# Upped My Game



## bobberboy (Jun 3, 2016)

I went to Fleet Farm today. As any right-thinking midwesterner knows, you never go to Fleet Farm without a visit to the sporting goods department. As expected, I picked up this and that but the thing worth showing was an item from a company I've never heard of before. It's called the _Combat Frog_ from _Lunkerhunt_! It's big-assed at 3/4oz and it's legs pump back-and-forth when you retrieve it, just like the real thing. When you pick it up the legs look just like Kermit's. At 3/4 oz it's gonna cast a mile and make a splash to wake the biggest and baddest. At least I hope so...well, so far it worked on me anyway. :mrgreen:





You can't go to the store and not buy a product called Combat Frog.


----------



## Fire1386 (Jun 3, 2016)

lol can't pass up a prize like that......


----------



## Johnny (Jun 3, 2016)

*BB* - there is just something about the frog and mouse baits . . . . 
they draw me in like a magnet.
If I had a 50 drawer box and a couple hundred bucks, I would
have EVERY frog and mouse lure ever made !!!
and I would probably name each one of them LOL

many killer bass in the 10 pound range in Florida are crushed by top water plugs.





.


----------



## KMixson (Jun 3, 2016)

That is a cool looking frog! I like fishing with baits that look like something the fish are used to eating.


----------



## beagler1 (Jun 3, 2016)

Im just getting into frog/lilly pad fishing. Looks like a great frog there!
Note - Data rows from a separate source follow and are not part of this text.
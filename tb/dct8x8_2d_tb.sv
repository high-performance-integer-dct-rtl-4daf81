// dct8x8_2d_tb: random 8x8 pixel blocks (and flat / extreme ones) streamed
// with and without pauses. Each output column is compared with the
// bit-exact reference: the 8-point DCT model applied to the rows, then to
// the columns of the 12-bit row results. The DC term of a flat block must
// be 8 times the pixel value, within the error of the 8-bit coefficient
// fraction (C4 is 91/256 instead of 90.51/256). Counts blocks that drained on their own and
// blocks that left while the next one streamed in.
module dct8x8_2d_tb;
  timeunit 1ns; timeprecision 1ps;
  import dct_ref_pkg::*;

  logic               clk = 0, rst_n = 0, in_valid = 0, in_ready, out_valid;
  logic [7:0]         in_row [8];
  logic [2:0]         out_v;
  logic signed [11:0] out_coef [8];
  int checks = 0, failures = 0, gaps = 0, flat = 0;
  int yref [48][8][8];   // [block][u][v]
  int ob = 0;

  dct8x8_2d dut (.clk(clk), .rst_n(rst_n), .in_valid(in_valid), .in_ready(in_ready),
                              .in_row(in_row), .out_valid(out_valid), .out_v(out_v),
                              .out_coef(out_coef));

  always #5 clk = ~clk;

  initial begin
    int x [8][8];
    int z [8][8];
    int t [8];
    for (int c = 0; c < 8; c++) in_row[c] = '0;
    repeat (2) @(negedge clk);
    rst_n = 1;
    for (int b = 0; b < 48; b++) begin
      int kind;
      kind = b % 6;
      for (int r = 0; r < 8; r++)
        for (int c = 0; c < 8; c++)
          x[r][c] = (kind == 0) ? 200 : (kind == 1) ? (((r + c) % 2) ? 255 : 0) : $urandom_range(0, 255);
      if (kind == 0) flat++;
      for (int r = 0; r < 8; r++) begin
        for (int c = 0; c < 8; c++) t[c] = x[r][c];
        for (int k = 0; k < 8; k++) z[r][k] = ref_dct8(k, t);
      end
      for (int v = 0; v < 8; v++) begin
        for (int r = 0; r < 8; r++) t[r] = z[r][v];
        for (int u = 0; u < 8; u++) yref[b][u][v] = ref_dct8(u, t);
      end
      for (int r = 0; r < 8; r++) begin
        in_valid = 1'b1;
        for (int c = 0; c < 8; c++) in_row[c] = 8'(x[r][c]);
        @(posedge clk);
        while (!in_ready) @(posedge clk);
        @(negedge clk);
      end
      if (b % 4 == 3) begin
        gaps++;
        in_valid = 1'b0;
        repeat ($urandom_range(1, 14)) @(negedge clk);
      end
    end
    in_valid = 1'b0;
  end

  always @(negedge clk) begin
    if (rst_n && out_valid) begin
      for (int u = 0; u < 8; u++) begin
        checks++;
        if (int'(out_coef[u]) != yref[ob][u][out_v]) begin
          failures++;
          if (failures < 10) $display("blk %0d (u=%0d,v=%0d) got=%0d exp=%0d", ob, u, out_v, out_coef[u], yref[ob][u][out_v]);
        end
      end
      if (ob % 6 == 0 && out_v == 0) begin
        checks++;
        if (out_coef[0] < 12'sd1580 || out_coef[0] > 12'sd1620) failures++;
      end
      if (out_v == 3'd7) begin
        ob++;
        if (ob == 48) begin
          checks++;
          if (gaps == 0 || flat == 0) failures++;
          $display("TB_RESULT checks=%0d failures=%0d", checks, failures);
          $finish;
        end
      end
    end
  end

  initial begin
    #100000;
    failures++;
    $display("watchdog: %0d blocks out", ob);
    $display("TB_RESULT checks=%0d failures=%0d", checks, failures);
    $finish;
  end
endmodule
Sent from Mossy Oak Swamp Bottom


----------



## Jim (Jun 4, 2016)

I'm the same way when it comes to topwater!


Sent from my iPhone using Tapatalk


----------



## -CN- (Jun 21, 2016)

I love killin' it on frogs! That looks like a good one. What is the joint made of that allows the legs to pump?


----------



## Wyatt (Jun 21, 2016)

I have several LH frogs but mainly in 1/2oz. Very realistic looking in the water. Unfortunately, after every 2 casts the lure needs to be "pee'd" cause the cavity fills with water and doesn't adequately drain itself. Other than that, it's a great action lure! 

CN - No joints. Just a hollow body with solid legs of the same material.


----------



## Wyatt (Jun 21, 2016)




----------